My JSE-listed portfolio for 2014 is: Bidvest, BAT, Life Healthcare, Nampak, Remgro, SAB Miller, Sasol, Spar, Spur, and Vodacom. The new additions are Bidvest, Life Healthcare, Nampak, Remgro and Spar. The stocks that have been replaced are BHP Billiton, Mediclinic, Tiger Brands, and Standard Bank. That leaves me with Sasol as the single resource share.

Moving on to offshore markets, they are probably in the best shape since the 2007/8 financial crisis. The growth outlook is improving in the US, Europe and Japan, partly due to the postponement of QE tapering in the US and the success of QE in Japan.

A decline in geopolitical tensions is holding energy prices at lower levels, and commodity prices remain flat. This means that the expectation is for inflation internationally to remain subdued. The Japanese economy will benefit from the weaker yen, which will result in rising exports, investment, job creation and wage increases. And it won’t be long before the 2020 Tokyo Olympics gives economic activity a substantial boost. All things considered, it looks as though the world will continue to grow slowly in 2014, with gradually improving economic fundamentals.

The offshore portfolio gave incredible performance in both rand terms (47.4 percent) and in the local currencies (29.2 percent). I am focusing on the rand return, because most of us invested our “mighty” and hard-earned rands (see link, below, to the table for the details). Associated British Food and Vodafone led the charge, returning in excess of 70 percent, followed by Roche (65 percent), Toyota (64 percent), Imperial Tobacco (49 percent), GlaxoSmithKline (43 percent), and Park 24 (41 percent), while Coca-Cola (27 percent), HSBC (24 percent) and Royal Dutch Shell (17 percent) brought up the rear.
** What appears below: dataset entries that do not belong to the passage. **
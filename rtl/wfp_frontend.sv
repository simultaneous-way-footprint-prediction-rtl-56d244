// wfp_frontend: instruction fetch front end with simultaneous branch and
// way-footprint prediction.
//
// Every cycle the fetch address pc_q is looked up in the branch predictor,
// which returns the next fetch address and the way-footprint of that next
// fetch; both are registered and used in the following cycle.  The
// instruction cache is accessed with the footprint of pc_q: one way if the
// footprint names one, all ways otherwise.  Outcomes of an access:
//   hit                  the instruction is delivered (f_valid), the fetch
//                        is recorded in the way-footprint queue with the way
//                        that delivered it, the predictor advances.
//   miss in the one way  the footprint was wrong: the access is repeated
//                        all-way in the next cycle (one lost cycle).
//   miss in all ways     the line is requested (mem_req held with mem_addr
//                        until a one-cycle mem_resp_valid brings the line),
//                        written into the LRU way, and the access repeated
//                        all-way.
// Both misses mark the fetch isCacheMiss in the queue.
//
// The back end reports each committed instruction on `cm`.  A commit trains
// the BTB (allocation per `policy`), the direction predictor and the RAS and
// fills the flags of the queue's head entry.  A committed misprediction
// redirects fetch to cm.next_pc (with an all-way footprint) and flushes the
// uncommitted queue entries.  In the cycle after each commit,
// wf_update_ctrl looks at the last two committed fetches and writes the WFT
// and the RAS footprint.
//
// f_ready low or a full queue hold fetch (no cache access).  `perf` counts
// the events the energy evaluation needs.
// The mechanism follows the document; fetch of one instruction per cycle,
// the one-cycle replay and the refill handshake are this design's choices.
module wfp_frontend
  import wfp_pkg::*;
#(
  parameter int unsigned BTB_ENTRIES = 2048,
  parameter int unsigned BTB_WAYS    = 4,
  parameter int unsigned RAS_DEPTH   = 32,
  parameter int unsigned BIM_ENTRIES = 4096,
  parameter int unsigned CHO_ENTRIES = 4096,
  parameter int unsigned HIST_W      = 12,
  parameter int unsigned IC_SIZE     = 32768,
  parameter int unsigned WFQ_DEPTH   = 128,
  parameter addr_t       RESET_PC    = '0
) (
  input  logic                    clk,
  input  logic                    rst_n,
  input  alloc_policy_e           policy,
  // fetched instructions to the back end
  output logic                    f_valid,
  output addr_t                   f_pc,
  output logic [31:0]             f_instr,
  output addr_t                   f_pred_pc,
  input  logic                    f_ready,
  // commit from the back end
  input  commit_t                 cm,
  // line refill from the next memory level
  output logic                    mem_req,
  output addr_t                   mem_addr,
  input  logic                    mem_resp_valid,
  input  logic [LINE_BYTES*8-1:0] mem_resp_line,
  // observation
  output logic [IC_WAYS-1:0]      ic_way_en,
  output perf_t                   perf
);

  typedef enum logic {S_RUN, S_MISS} fstate_e;

  fstate_e state_q;
  addr_t   pc_q, miss_addr_q;
  wf_t     wf_q;
  logic    miss_q;

  // ---------------- blocks ----------------
  logic  redirect, qfull, access;
  logic  ic_hit;
  wf_t   ic_way, fill_way;
  addr_t pred_pc;
  wf_t   pred_wf;
  logic  pred_btb_hit, pred_from_ras;
  logic  fetch_done;
  logic  cm_btb_alloc, cm_match;

  wfq_entry_t c1, c2;
  logic       c_valid, upd_pulse;
  logic       wft_upd, wft_taken, wft_new_entry, wft_written, ras_upd;
  addr_t      wft_addr, ras_addr;
  wf_t        wft_wf, ras_wf;

  assign redirect   = cm.valid && cm.miss_pred;
  assign access     = state_q == S_RUN && f_ready && !qfull && !redirect;
  assign fetch_done = access && ic_hit;

  icache #(.SIZE_BYTES(IC_SIZE)) u_icache (
    .clk, .rst_n,
    .req_valid(access), .req_pc(pc_q), .req_wf(wf_q),
    .hit(ic_hit), .hit_way(ic_way), .instr(f_instr), .way_en(ic_way_en),
    .fill_valid(state_q == S_MISS && mem_resp_valid), .fill_addr(miss_addr_q),
    .fill_line(mem_resp_line), .fill_way
  );

  fetch_predictor #(
    .BTB_ENTRIES(BTB_ENTRIES), .BTB_WAYS(BTB_WAYS), .RAS_DEPTH(RAS_DEPTH),
    .BIM_ENTRIES(BIM_ENTRIES), .CHO_ENTRIES(CHO_ENTRIES), .HIST_W(HIST_W)
  ) u_pred (
    .clk, .rst_n, .policy,
    .lk_pc(pc_q), .advance(fetch_done),
    .pred_pc, .pred_wf, .pred_btb_hit, .pred_from_ras,
    .cm, .cm_btb_alloc,
    .wft_upd, .wft_addr, .wft_taken, .wft_new_entry, .wft_wf, .wft_written,
    .ras_upd, .ras_addr, .ras_wf
  );

  wf_queue #(.DEPTH(WFQ_DEPTH)) u_wfq (
    .clk, .rst_n,
    .enq_valid(fetch_done), .enq_addr(pc_q), .enq_wf(ic_way), .enq_miss(miss_q),
    .full(qfull),
    .cm_valid(cm.valid), .cm_addr(cm.pc), .cm_is_call(cm.kind == K_CALL),
    .cm_is_btb_alloc(cm_btb_alloc), .cm_is_br_miss_pred(cm.miss_pred),
    .cm_is_taken(cm.taken), .cm_match,
    .c1, .c2, .c_valid, .upd_pulse, .count()
  );

  wf_update_ctrl u_upd (
    .upd_pulse, .c_valid, .c1, .c2,
    .wft_upd, .wft_addr, .wft_taken, .wft_new_entry, .wft_wf,
    .ras_upd, .ras_addr, .ras_wf
  );

  // ---------------- fetch control ----------------
  always_ff @(posedge clk or negedge rst_n) begin
    if (!rst_n) begin
      state_q     <= S_RUN;
      pc_q        <= RESET_PC;
      wf_q        <= WF_ALL;
      miss_q      <= 1'b0;
      miss_addr_q <= '0;
    end else begin
      if (redirect) begin
        pc_q   <= cm.next_pc;
        wf_q   <= WF_ALL;
        miss_q <= 1'b0;
      end else if (access) begin
        if (ic_hit) begin
          pc_q   <= pred_pc;
          wf_q   <= pred_wf;
          miss_q <= 1'b0;
        end else if (wf_is_one_way(wf_q)) begin
          wf_q   <= WF_ALL;          // wrong way: repeat all-way
          miss_q <= 1'b1;
        end else begin
          state_q     <= S_MISS;     // cache miss: refill
          miss_addr_q <= {pc_q[ADDR_W-1:$clog2(LINE_BYTES)], {$clog2(LINE_BYTES){1'b0}}};
          miss_q      <= 1'b1;
        end
      end
      if (state_q == S_MISS && mem_resp_valid) state_q <= S_RUN;
    end
  end

  assign mem_req   = state_q == S_MISS;
  assign mem_addr  = miss_addr_q;
  assign f_valid   = fetch_done;
  assign f_pc      = pc_q;
  assign f_pred_pc = pred_pc;

  // Refill handshake: the request and its address stay until the response.
  a_req_held: assert property (@(posedge clk) disable iff (!rst_n)
                               mem_req && !mem_resp_valid |=> mem_req && $stable(mem_addr));
  // Every commit must find its fetch at the head of the way-footprint queue.
  a_commit_in_order: assert property (@(posedge clk) disable iff (!rst_n)
                                      cm.valid |-> cm_match);

  // ---------------- event counters ----------------
  always_ff @(posedge clk or negedge rst_n) begin
    if (!rst_n) begin
      perf <= '0;
    end else begin
      if (fetch_done)                          perf.fetches         <= perf.fetches + 1;
      if (access && wf_is_one_way(wf_q))       perf.one_way         <= perf.one_way + 1;
      if (access && !wf_is_one_way(wf_q))      perf.all_way         <= perf.all_way + 1;
      if (fetch_done)                          perf.wft_reads       <= perf.wft_reads + 1;
      if (access && !ic_hit && wf_is_one_way(wf_q))
                                               perf.way_replays     <= perf.way_replays + 1;
      if (state_q == S_MISS && mem_resp_valid) perf.cache_misses    <= perf.cache_misses + 1;
      if (cm_btb_alloc)                        perf.btb_allocs      <= perf.btb_allocs + 1;
      if (wft_written)                         perf.wft_updates     <= perf.wft_updates + 1;
      if (ras_upd)                             perf.ras_wf_updates  <= perf.ras_wf_updates + 1;
      if (fetch_done && pred_from_ras)         perf.ras_predictions <= perf.ras_predictions + 1;
      if (redirect)                            perf.flushes         <= perf.flushes + 1;
      if (state_q == S_RUN && !redirect && (!f_ready || qfull))
                                               perf.stall_cycles    <= perf.stall_cycles + 1;
    end
  end

endmodule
I have decided to leave the offshore portfolio unchanged, partly because the performance has been very good, which surprised me, but also because the outlook remains positive and it seems silly to fix something that isn’t broken.

I must disclose that I hold shares in my personal capacity in some of the companies (both local and offshore) discussed in this column.

* David Sylvester is a stockbroker with Investec Wealth and Investment.